Now the woman had a boyfriend, one of the men was just plain weird and it felt like having my own lapdog/sycophant and the others were just not my type. And I'd rather like to overlook the so-called friend trying to set me up with his mate. Five minutes into fooling around with him and I was willing to run a mile in tight shoes just to get away from him.

In the past eighteen months my heart and soul have taken more of a battering than most will in such a short space of time, and I guess it's left me feeling rather cynical lately and a bit on the defensive. Which is really not like me. I used to enjoy having playmates and no strings fun, but it's not what I want any more, the very thought is a turn off and leaves me feeling a bit low oddly enough. When things were at their best with Storm (which sadly was rare) they were amazing and it's showed me a different side to things, and I'd quite like something like that again. So I'm going to wait this one out, be looking for some good free porn sites, and erotic novels to keep myself amused in the mean time and see where it goes.

Sunday 5 February 2012

Getting Back On the Horse

I've been single for a few weeks now. I'm on a couple of kinky dating sites, but I'm getting sick of them already. The only people that seem interested (and already have it in their heads that I must be interested in them) are all twice my age and more. Now I know that some women like that kind of thing, but I want a long term relationship, would a relationship with that big an age gap really last? I doubt myself that it would, I'd rather be with someone my age who I can grow, and potentially grow old with.

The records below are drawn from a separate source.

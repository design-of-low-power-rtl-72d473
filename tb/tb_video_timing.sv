// tb_video_timing: checks line/field/frame tracking from decoded timing
// codes.
//
// Sequences of codes (EAV/SAV with F and V) for two frames are applied:
// per field VBL blanking lines then ACT active lines. The testbench checks
// that new_line comes once per active SAV with the right line index,
// new_field once per field on its first active line, new_frame only for
// field 0, and that field/vblank follow the codes.
module tb_video_timing;

  localparam int VBL = 3, ACT = 7;

  logic clk = 1'b0;
  logic rst, trs, f, v, h;
  logic new_line, new_field, new_frame, field, vblank;
  logic [8:0] line_idx;
  int checks = 0, failures = 0;
  int n_line = 0, n_field = 0, n_frame = 0;
  int exp_idx = 0;

  video_timing dut (.clk, .rst, .trs, .f, .v, .h, .new_line, .new_field,
                    .new_frame, .field, .vblank, .line_idx);

  always #5 clk = ~clk;

  initial begin
    repeat (20000) @(posedge clk);
    failures++;
    $display("watchdog expired");
    $display("TB_RESULT checks=%0d failures=%0d", checks, failures);
    $finish;
  end

  task automatic code(input logic ff, input logic vv, input logic hh);
    trs = 1'b1; f = ff; v = vv; h = hh;
    @(negedge clk);   // outputs of this code are now visible
    trs = 1'b0;
    checks++;
    if (field !== ff || vblank !== vv) begin
      failures++;
      $display("FAIL field/vblank %0d/%0d exp %0d/%0d", field, vblank, ff, vv);
    end
    if (!vv && !hh) begin
      checks++;
      if (!new_line || line_idx !== 9'(exp_idx) || new_field !== (exp_idx == 0)
          || new_frame !== (exp_idx == 0 && !ff)) begin
        failures++;
        $display("FAIL SAV: new_line %0d idx %0d (exp %0d) new_field %0d new_frame %0d",
                 new_line, line_idx, exp_idx, new_field, new_frame);
      end
      n_line++;
      if (new_field) n_field++;
      if (new_frame) n_frame++;
      exp_idx++;
    end else begin
      checks++;
      if (new_line || new_field || new_frame) begin
        failures++;
        $display("FAIL strobe outside an active SAV");
      end
    end
    repeat ($urandom % 4) @(negedge clk);
  endtask

  initial begin
    rst = 1'b1; trs = 1'b0; f = 1'b0; v = 1'b1; h = 1'b1;
    repeat (3) @(negedge clk);
    rst = 1'b0;
    for (int fr = 0; fr < 2; fr++)
      for (int fld = 0; fld < 2; fld++) begin
        for (int l = 0; l < VBL; l++) begin
          code(fld[0], 1'b1, 1'b1);
          code(fld[0], 1'b1, 1'b0);
        end
        exp_idx = 0;
        for (int l = 0; l < ACT; l++) begin
          code(fld[0], 1'b0, 1'b1);
          code(fld[0], 1'b0, 1'b0);
        end
      end
    checks++;
    if (n_line != 4 * ACT || n_field != 4 || n_frame != 2) begin
      failures++;
      $display("FAIL counts: lines %0d fields %0d frames %0d", n_line, n_field, n_frame);
    end
    $display("TB_RESULT checks=%0d failures=%0d", checks, failures);
    $finish;
  end
endmodule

But then I have not met anyone that I have been mutually interested in for a long time. There's been a few people show some interest but we want different things, or I'm just not attracted to them. I'm very picky about who I go for.

Friday 3 February 2012

Drumroll Please

I have had a really busy and crappy couple of months. Long story short I'm back as a single woman again. I've had a horrific shock that there is no one out there I actually want to fuck! Not a single Dom or Domme on the internets! I must write a letter to my local MP complaining about this matter...

So I have got to invest in a good vibrator. If anyone knows of a good one please do let me know.

In other news I plan to be back again on a regular basis with my usual dirty stories and updating you on my latest adventures. And it's been a long time (too long) it was great to see there are now a grand total of 21 people subscribing to the blog!

So since I hate to dissapoint my fans I'll be posting a new story within the next few days.